When using a crystalline Fe:ZnSe plate as a passive shutter, Er:YAG laser was launched in the Q-switched mode with the energy of output nanosecond pulses of 0.7 mJ with a pulse duration of about 500 ns. The energy of these pulses turned out to be insufficient to achieve generation in Fe:ZnSe laser at RT and longitudinal pumping.

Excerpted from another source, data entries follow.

# Bottle-cap inspection pipeline

Caps travel past a camera on a conveyor. Shipping every raw 640 x 480 RGB
frame (7,372,800 bits) to a server takes too long and costs too much bandwidth.
This pipeline works next to the camera instead. It turns each frame into a
one-bit edge image and finds the cap in it. It then sends on only the cap's
box of that edge image: about 25,600 bits for a 160 x 160 cap. It also decides
whether the cap shows its printed front or its plain back, and for a back it
signals an actuator to turn the cap over.

Every stage takes one pixel per clock and never stalls. A 640 x 480 frame
therefore takes 307,200 clocks of processing, 3.07 ms at 100 MHz, plus a
latency of a few dozen clocks.

```
 stored camera frame
        |  pix_rd_* / pix_rgb
   image_gen ──> rgb2gray ──> median_filter ──> sobel_edge ──┬──> position_detect ──┐ box
   (video timing)  (Y)        (3x3 median)      (1-bit edges) │                     v
                                                              └──> pingpong_fb <── cut_control ──> crop stream
                                                                   (2 banks)          │            side_front
                                                                                      └──────────> flip_req
```

## The pixel stream

Pixels travel with three timing signals, bundled as `cap_pkg::vsync_t`:
vertical sync `vs`, horizontal sync `hs` and data enable `de`. Each stage
delays the bundle by exactly its own latency, so timing and data stay aligned.
The stages that need coordinates get them from `pix_counter`:

- the column counts the `de` pixels on a line;
- the row counts the falling edges of `de`;
- `vs` resets both.

Because of this, a stage never depends on the blanking lengths, and the
testbenches can use short blanking.

`image_gen` produces the stream. It reads the stored camera frame through a
simple port: it raises `rd_en` with a column and a row, and the data comes back
on `pix_rgb` one clock later. It emits the frame with 640 x 480 VGA-style
timing of 800 x 525 clocks per frame. Between frames there are 45 lines of
vertical blanking. The clearing of the count registers and the crop start both use that gap.

| stage | latency (clocks) | notes |
|---|---|---|
| `image_gen` | 1 | memory read |
| `rgb2gray` | 3 | products, 18-bit sum, upper ten bits; saturation is combinational |
| `median_filter` | 4 | window, row sort, column sort, final sort |
| `sobel_edge` | 15 | window, gradients, Gx²+Gy², 11-stage square root, compare |
| `position_detect` | 1 after the frame | box tracked during the frame |

From the read of a frame's last pixel to `frame_done` is 24 clocks.

## Grey conversion

Y = 0.299 R + 0.587 G + 0.114 B, computed with integer coefficients. Each
weight is scaled by 256 and truncated, giving 76, 150 and 29. Bits 17:8 of the
18-bit weighted sum form a ten-bit value. If either of its top two bits is
set, the result saturates to 0xFF. R is bits 23:16 of the input, G bits 15:8
and B bits 7:0.

The truncated weights sum to 255, so the saturation cannot fire for 8-bit
inputs. It is there in case someone changes the coefficient parameters.

## 3 x 3 neighbourhoods, and what happens at the image border

`window3x3` serves both filters. Two line-long delay lines are written as
column-addressed arrays, which is how an FPGA maps a shift-register tap. With
the incoming pixel they give one column of three pixels, which is shifted into
a 3 x 3 register window. (The classic form chains three image-wide shift
registers; the third is not needed here, because its row is the incoming
pixel itself.) For the incoming pixel (x, y), the window covers
columns x-2..x and rows y-2..y. Its centre is therefore the pixel **one column
left and one line up**.

The stream keeps its timing, so each 3 x 3 stage moves its image one pixel
right and one pixel down. After the median and the Sobel stages, an edge at
stream position (x, y) belongs to camera pixel (x-2, y-2). The frame store and
the position registers work in stream coordinates. The top subtracts the shift
of 2 before it outputs the box and crop coordinates, so those are in camera
coordinates.

A window that reaches outside the image holds stale data. `window3x3` raises
`border` for such a window, and `outside` when even its centre lies outside
the image. What each filter does with them:

- `median_filter` passes the centre pixel unfiltered on `border`, and outputs 0
  on `outside`.
- `sobel_edge` outputs 0 in the first `MARGIN` columns and lines.
- The top sets `MARGIN = 4`, so a gradient only ever sees median-filtered
  pixels. With a smaller margin, impulse noise on the first camera line or
  column passes the median stage unfiltered. It then creates edges at the
  image border and stretches the cap's box to the border.

In camera coordinates, edges can appear in columns 2..W-3 and rows 2..H-3.

## Median by sorting

`sort3` is a combinational compare-and-swap sorter that puts three values in
descending order. `median_filter` uses it in three pipeline stages:

1. It sorts each row of the window. Column 0 then holds the row maxima,
   column 1 the row medians and column 2 the row minima.
2. It sorts each of those columns, and keeps the smallest maximum, the median
   of the medians and the largest minimum.
3. The middle value of those three candidates is the median of all nine
   pixels.

Impulse noise survives only where five or more of the nine pixels are hit.
`tb_median_noise` streams a 160 x 120 cap image with 0, 5, 15, 25 and 50 %
salt-and-pepper noise through the filter. The share of pixels that end within
20 grey levels of the clean image is about 0.998, 0.995, 0.987 and 0.89 for
the noisy levels. At 1-3 % noise, the end-to-end tests find the same box, and
edge counts within a few pixels, as on clean images.

## Sobel magnitude

Gx and Gy are computed with the usual 3 x 3 kernels, as 11-bit signed values.
Their squares are summed into 22 bits, and `isqrt` takes the square root. The
root is a restoring digit-by-digit method that produces one result bit per
pipeline stage. A pixel is an edge where floor(sqrt(Gx²+Gy²)) > 125, that is,
where Gx²+Gy² ≥ 126². The threshold is the `EDGE_THRESH` parameter.

The threshold decides what counts as a boundary. `tb_sobel_thresholds` runs
one image through detectors set to 40, 125, 200 and 450. The test cap has a
bright rim and a printed ring of lower contrast. At 125 both show; at 200 and
above only the rim survives. At 40 the ring's lines grow thicker (432 edge
pixels on it instead of 312).

## Finding the cap: count registers

`position_detect` finds the cap's box with two `boundary_profile` count
registers:

- one register has an entry per column (depth W);
- the other has an entry per row (depth H).

Each edge pixel increments the entry for its coordinate. The entry is read,
one is added, and the sum is written back one clock later at the delayed
address. Along a row, every edge pixel hits the same row entry while the
previous write is still pending. A one-entry bypass forwards that pending
value, so the counts stay exact. The `bypass` output shows when it is used.

The first and last non-zero entries give left/right and top/bottom. They are
extracted while the frame runs: an entry read as zero is a coordinate that
holds an edge for the first time in this frame, and it widens the running
extent. When the frame ends, the extent is latched, so `pos_valid` pulses on
the clock after the data enable falls at the end of the last line. A frame
without any edge reports `found = 0`. Both registers are then cleared at one
entry per clock, in max(W, H) clocks, well within the vertical blanking.

Any stray edge pixel anywhere in the frame widens the box. The box is only as
good as the edge image.

## Ping-pong store, crop and front/back judgement

`pingpong_fb` holds two W x H one-bit banks. Frame *n* is written to bank
*n* mod 2, and `last_bank` names the bank that holds the last complete frame.

When the box of frame *n* arrives, `cut_control` records the box and that
bank. It then reads the box out while frame *n+1* is being written to the
other bank. The read order is:

1. A horizontal counter runs from `left` to `right`.
2. It returns to `left`, and the vertical counter steps down one row.
3. This repeats until the bottom-right pixel has been read.

Each pixel leaves as `crop_valid`/`crop_bit`, with its coordinates and
first/last markers.

A side counter adds up the crop's edge pixels. `judge` rises as soon as the
count reaches `SIDE_THRESH` (3000). After the last pixel, `side_valid` pulses
with `side_front = judge`. A printed front has many more edges than a plain
back. For a back, `flip_req` pulses at the same time; it is the command to
the actuator.

A worst-case crop (the whole frame) takes 307,200 clocks. That is less than
one frame period, so the crop always ends before its bank is overwritten. Two
cases are not expected in normal use and are flagged instead:

- A box that arrives while a crop is still running is dropped, and `overrun`
  pulses.
- A report without a box starts nothing, and `empty` pulses.

## Sizes

| item | size |
|---|---|
| frame | 640 x 480, 24-bit RGB in, 1-bit edges out |
| line buffers | 4 x 640 x 8 bits (two per 3 x 3 stage) |
| count registers | 640 x 9 + 480 x 10 bits |
| ping-pong store | 2 x 640 x 480 x 1 bits = 614,400 bits |
| crop output | box area x 1 bit; a 160 x 160 cap is 25,600 bits |

The ping-pong store stands in for two areas of external SDRAM. It is an
on-chip array with one read port and one write port. At 614,400 bits it is
larger than the block memory of a small FPGA such as a Cyclone IV EP4CE10
(423,936 bits). Without it, the design needs about 31,000 memory bits. To
target such a device, replace `pingpong_fb` with an SDRAM controller that
keeps the same two ports and the one-clock read latency, or the crop's
handling of read latency has to change.

## Where this RTL makes its own choices

- **Frame store.** On-chip memory stands in for SDRAM. The SDRAM controller,
  the buffering of raw camera frames and the link to the host PC are not part
  of this RTL. The stored camera frame is reached through the `pix_rd_*` port,
  and the results leave as plain ports.
- **Frame timing.** The porch and sync lengths are standard VGA values.
- **Position extraction.** How the first and last entries are found is not
  spelled out in the design. Here they are tracked as entries first become
  non-zero, and a sweep clears the registers after each frame.
- **Border rules and coordinate shift.** Described above.
- **Extra logic.** The read-after-write bypass in the count registers, the
  square-root method, the pipeline register placement, and the `overrun` and
  `empty` flags.

## Files

- `rtl/cap_pkg.sv`: stream type, default frame size and thresholds.
- `rtl/pix_counter.sv`: column/row recovery from the timing signals.
- `rtl/image_gen.sv`, `rtl/rgb2gray.sv`, `rtl/window3x3.sv`, `rtl/sort3.sv`,
  `rtl/median_filter.sv`, `rtl/isqrt.sv`, `rtl/sobel_edge.sv`: the pixel
  pipeline.
- `rtl/boundary_profile.sv`, `rtl/position_detect.sv`: the cap position.
- `rtl/pingpong_fb.sv`, `rtl/cut_control.sv`: the store, the crop and the
  judgement.
- `rtl/cap_inspect_top.sv`: the whole pipeline.
- `tb/tb_<module>.sv`: one self-checking testbench per module.
- `tb/tb_median_noise.sv`: the median filter at five impulse-noise levels.
- `tb/tb_sobel_thresholds.sv`: the edge detector at four thresholds.
- `tb/cap_top_bench.sv`: scenario, reference model and checks for the
  end-to-end tests.
- `tb/tb_cap_inspect_top.sv`: the end-to-end test at 64 x 48.
- `tb/tb_cap_inspect_full.sv`: the end-to-end test at full size.

## Simulating

Every testbench prints `TB_RESULT checks=N failures=M` and stops. Build and run
one with Verilator 5, from the folder that holds `rtl/` and `tb/`:

```
verilator --binary --timing --assert -Wno-fatal -Irtl -Itb -y rtl -y tb +libext+.sv \
    rtl/cap_pkg.sv tb/tb_cap_inspect_top.sv --top-module tb_cap_inspect_top -Mdir build -o sim
./build/sim
```

Replace the name for any other testbench. Each one has a watchdog.

- **Unit tests.** Each drives its module with random and directed data and
  compares the outputs with values the testbench computes itself. Where a
  latency is fixed, the tests check the exact clock count.
- **End-to-end tests.** `tb_cap_inspect_top` (64 x 48, short blanking, front
  threshold 400) and `tb_cap_inspect_full` (all defaults, 640 x 480, caps of
  radius 80) each run five synthetic frames: a front cap, a back cap, an empty
  belt, a noisy front cap and a back cap. The testbench computes the expected
  edge image for each frame with an independent reference model of every
  stage. It checks the box, every crop pixel, the edge count, the judgement,
  the flip request, the frame latency and the box report one clock after
  the frame. It also counts, and requires, the
  row-count bypass, crops from both banks, front and back judgements, flip
  requests and the empty frame.
- **Run time.** The full-size test takes about half a minute.

## How far to trust it

- **What the tests cover.** The test images are synthetic: a disc with printed
  rings on a dim gradient belt. The tests show that the RTL computes exactly
  what the reference model computes. They say nothing about how well threshold
  125 or 3000 work on real camera images.
- **Untested paths.** The saturation path of the grey conversion is
  unreachable with the default weights. The `overrun` path is reached only by
  the crop controller's unit test.
- **Throughput.** The pipeline has no back-pressure. The consumer of the crop
  stream must take one pixel per clock.
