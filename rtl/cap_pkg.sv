// cap_pkg: shared types and default sizes of the bottle-cap inspection pipeline.
//
// Every stage passes pixels on together with the three video timing signals of
// the camera read-out: vertical sync, horizontal sync and data enable. They are
// bundled in vsync_t so that each stage can delay them by its own latency and
// keep them aligned with its output data. The frame size is the 640 x 480
// camera image; the edge threshold 125 and the front/back threshold of 3000
// edge pixels are the values chosen in the design's experiments.
package cap_pkg;

  parameter int unsigned IMG_W       = 640;   // active pixels per line
  parameter int unsigned IMG_H       = 480;   // active lines per frame
  parameter int unsigned SOBEL_THR   = 125;   // gradient magnitude threshold
  parameter int unsigned SIDE_THR    = 3000;  // edge pixels for "front side"

  // Video timing bundle carried alongside each pixel.
  typedef struct packed {
    logic vs;   // vertical sync, high during the vertical sync pulse
    logic hs;   // horizontal sync, high during the horizontal sync pulse
    logic de;   // data enable, high for every active pixel
  } vsync_t;

endpackage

The RT generation was obtained when the Fe:ZnSe laser cavity was placed inside the Er:YAG laser cavity and both cavities were coupled. The generation was obtained by using both one and two Fe:ZnSe crystals. The best results were obtained using one Fe:ZnSe crystal, which operated simultaneously as a passive shutter of the Er:YAG laser and as an active element of the Fe:ZnSe laser. Pulses with an energy of up to 1.34 mJ at a wavelength of 4.4 μm with a duration of no more than 200 ns and a repetition rate of up to 50 kHz within a 360 µm pump pulse were obtained. The total divergence angle of the laser beam was equal to 8 mrad. The experimental waveforms of the laser pulses are in good agreement with the waveforms calculated using simple rate equations.